21. FSAR Section 13.7.4 states that a scram delay time of 0.200 seconds is assumed in transient analyses.
a. How was the scram delay time of 0.200 seconds determined?
b. Explain the portion of this delay that is from instrumentation and the portion that is from physical movement of the control rods.
c. How does this delay compare to measured delay time?
22. FSAR Section 13.7.3.1, states, in part, that DNB heat flux correlation is applicable to low-velocity, low-pressure, saturated boiling conditions with a significant void fraction. Is this state expected to occur in any of the reactor operating conditions or testing conditions?
23. FSAR Section 16.1 states that the fuel cladding thickness is half of its original value.

Discuss and describe the limiting thickness where a fuel disk would need to be replaced.

24. In DBR-0056267, Submittal of NTR MCNP Inputs and Descriptions, Section 1.2, MCNP Input Changes for Rod Worth Calculations, it describes that the total worth of control rods is determined with safety rods fully withdrawn and no manual poison sheet (MPS) inserted, and that the total worth of safety rods is determined with no MPS inserted and control rods withdrawn.
a. How would insertion of MPS affect total control rod worth?
b.
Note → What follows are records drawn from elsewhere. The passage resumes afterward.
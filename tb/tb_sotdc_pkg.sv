// tb_sotdc_pkg: reference models shared by the converter testbenches.
//
// lfsr_ref_next / lfsr_decode: an independent model of the 20-bit two-tap LFSR
// counter (polynomial x^20 + x^17 + 1, seed 1), written as a masked parity so it
// does not reuse the design's shift expression. lfsr_decode turns a raw counter
// state into the number of counted events by walking the sequence from the seed.
// ref_offset_ps: the arbiter offset a level is expected to have (evenly spaced
// over +3 .. +16 ps in the order (idx*37 + 11) mod 64).
// gauss, phi_cdf, inv_phi: Gaussian variate, standard normal cdf and its inverse,
// used to generate added timing noise and to check statistical results.
`timescale 1ps / 1fs
package tb_sotdc_pkg;

  localparam logic [19:0] REF_TAP_MASK = 20'h90000;  // bits 19 and 16

  function automatic logic [19:0] lfsr_ref_next(logic [19:0] s);
    return {s[18:0], ^(s & REF_TAP_MASK)};
  endfunction

  // Returns the number of steps from the seed to `state`, or -1 if not found
  // within `limit` steps.
  function automatic int lfsr_decode(logic [19:0] state, int limit);
    logic [19:0] s;
    s = 20'd1;
    for (int n = 0; n <= limit; n++) begin
      if (s == state) return n;
      s = lfsr_ref_next(s);
    end
    return -1;
  endfunction

  function automatic real ref_offset_ps(int idx);
    return 3.0 + 13.0 * real'((idx * 37 + 11) % 64) / 63.0;
  endfunction

  function automatic real gauss();
    real s;
    s = 0.0;
    for (int i = 0; i < 12; i++) s += real'($urandom) / 4294967296.0;
    return s - 6.0;
  endfunction

  // Standard normal cdf (Abramowitz & Stegun 26.2.17, error < 1e-7).
  function automatic real phi_cdf(real x);
    real t, y, ax, pdf;
    ax  = (x < 0.0) ? -x : x;
    t   = 1.0 / (1.0 + 0.2316419 * ax);
    pdf = 0.3989422804014327 * $exp(-0.5 * ax * ax);
    y = 1.0 - pdf * t * (0.319381530 + t * (-0.356563782 + t * (1.781477937
          + t * (-1.821255978 + t * 1.330274429))));
    return (x < 0.0) ? 1.0 - y : y;
  endfunction

  // Inverse of phi_cdf by bisection, for p in (0,1).
  function automatic real inv_phi(real p);
    real lo, hi, mid;
    lo = -8.0;
    hi = 8.0;
    for (int i = 0; i < 60; i++) begin
      mid = 0.5 * (lo + hi);
      if (phi_cdf(mid) < p) lo = mid;
      else hi = mid;
    end
    return 0.5 * (lo + hi);
  endfunction

endpackage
How would insertion of MPS affect total safety rod worth?
c. How would positioning of control rods at critical positions affect total safety rod worth?
25. In reference to Submittal of NTR TRACG Basedeck:
a. Explain the nodalization used for the vessel Section 1.2.
i. How were 8 axial segments determined to be appropriate?

ii. Are all the axial segments identical in size?
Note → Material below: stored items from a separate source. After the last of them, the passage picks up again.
## Programming model

Each word is 36 bits:

| bits | field |
|---|---|
| 31:0 | four data bytes D0-D31 |
| 34:32 | three tag bits |
| 35 | EM, Exact (1) or Masked (0) |

There is one flag `f[w]` per word. Two 36-bit control registers are loaded by
instructions and shape later searches and writes:

- The **Mask Register `mr`**: a search compares only bit columns where `mr` is 1.
  The other columns are don't cares.
- The **Write-Enable Register `wr`**: a write changes only bit columns where `wr`
  is 1.

Keeping the mask and write-enable in registers means each instruction carries
only one 36-bit operand.

### Instruction word

An instruction is 7 bits: `{CD, RW, TS, SA, AOF, PNF, NF}`, MSB first.

| mnemonic | CD RW TS SA | operation |
|---|---|---|
| `wwr` | 1 0 0 0 | load `wr` |
| `wmr` | 1 0 0 1 | load `mr` |
| `wbr` | 1 0 1 x | load both with the same value |
| `rwr` | 1 1 x 0 | read `wr` |
| `rmr` | 1 1 x 1 | read `mr` |
| `wal` | 0 0 1 0 | write all selected words |
| `wfi` | 0 0 1 1 | write the first selected word |
| `rfi` | 0 1 1 x | read the first selected word |
| `rst` | 0 1 0 x | status: is any word selected? |
| `smo` | 0 0 0 0 | search, matches only |
| `smf` | 0 0 0 1 | search, first match and every word after it |

The select mode `{AOF, PNF}` picks which flag selects word `w`:

| AOF PNF | syntax | word w is selected when |
|---|---|---|
| 0 0 | `*` | always |
| 0 1 | `@` | `f[w]` is set (the word itself is flagged) |
| 1 0 | `-` | `f[w+1]` is set (the word before a flagged word) |
| 1 1 | `+` | `f[w-1]` is set (the word after a flagged word) |

`f[-1]` and `f[N]` at the ends of the array read as 0.

### What each instruction does to the flags

Searches and the other instructions update flags differently, and this
difference is the heart of the model.

- **`wal`, `wfi`, `rfi`**: every active word, meaning the selected words (or the
  first selected word), gets its flag set to NF. With `wal @ NF=0`, flags act
  as a work list that the write consumes.
- **`smo`, `smf` with NF=1**: the hits get their flags set and every other flag is
  cleared.
- **`smo`, `smf` with NF=0**: the hits get their flags cleared and every other
  flag is left alone.

So two searches in a row AND their conditions together. For `smf`, a hit is
the first selected match and every word after it, whether or not that word
was selected. `smf` is used to flag a run of words, from a header word up to a
trailer word.

`rfi` returns all ones when no word is selected. `rst` changes no flag. The
control-register instructions also leave the flags alone.

### Matching and stored don't cares

Only the columns where `mr` is 1 are compared. How the word answers depends on
its EM bit:

- **Exact word (EM=1)**: every masked bit must match.
- **Masked word (EM=0)**: the top bit of each data byte (bits 7, 15, 23, 31)
  marks that byte as a stored don't care. A byte is a don't care when its top
  bit is 1. Don't-care bytes always match. The other bytes, the tag bits and EM
  must match as usual.

With stored don't cares, a table entry can hold a wildcard byte, such as an
unbound variable in a stored clause head. `capp_array` does this compare for
every word in parallel.

## Cascading: one logical array from many chips

A large array must behave exactly like one long chip. Three mechanisms make
this work, and each sits at the chip pins.

**Priority resolution (REQ/PRQ).** Each chip has a priority tree over its 148
words. `priority_tree` is a two-level tree with a radix of 12. The tree gives
the one-hot first request and, for every word, whether any earlier word
requests.

- The chip raises **REQ** when it holds a candidate. For `smf`, a candidate is a
  selected match. For `rwr` and `rmr`, the chip always raises REQ. For every
  other instruction, a candidate is a selected word.
- An external tree of the same kind turns the REQs of all chips into each
  chip's **PRQ**: "some earlier chip requests".
- A chip with PRQ high does not answer an `rfi`, `rwr` or `rmr`, and does not
  take a `wfi`.
- For `smf`, PRQ makes every word of the chip a hit, because the first match was
  in an earlier chip.

`space_module` adds one 12-input stage and `space_board` one 6-input stage. So
"first" and "following" span the whole board.

**Flag chain (PRF/NXF).** Select modes `+` and `-` need the flag of the word
just outside the chip. PRF and NXF are tri-state pins in real hardware. Here
each pin is split into `*_in`, `*_out` and `*_oe`, and the select mode sets
the direction:

- In `+` mode, a chip drives its last flag on NXF and reads the previous chip's
  last flag on PRF.
- In `-` mode, a chip drives its first flag on PRF and reads the next chip's
  first flag on NXF.

A pin that no one drives reads 0.

**Chip select and the read bus.** A chip with `cs` low does nothing and drives
nothing: no data, no REQ and no flag. This splits a large array into
independent banks. Because a deselected chip breaks the flag chain, the
selected chips (and, on a board, the selected modules) should be adjacent. The
36-bit read bus is modelled as a pulled-up wired bus:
iii. Are there any reasons a finer nodalization should be used for the core region?

b. Discuss if experimental data is used Section 1.3 to tune the model of the heat exchanger.
c. In Section 1.4, describe if any airgap expected in GEH NTR fuel.
26. Proposed TS 1.2.15 defines Potential Excess Reactivity as That excess reactivity which can be added by the remote manipulation of control rods plus the maximum credible reactivity addition from primary coolant temperature change plus the reactivity worth of all installed experiments.
a. Provide an example calculation to show how potential excess reactivity is calculated in order to meet TS 4.1.3.1.
b. Describe how changes in graphite temperature factor into the excess reactivity calculation and the change in graphite temperature that is expected during normal operation.
c. Could reactivity be added by other means of control rod movement exceed that added by remote manipulation?
27. Proposed TS 3.7.1.2 references section 3.5.1.1 for normal installed monitors. Confirm this is the correct section. In context, it appears that proposed TS 3.7.1.2 should read, normal installed monitors in section 3.7.1.1.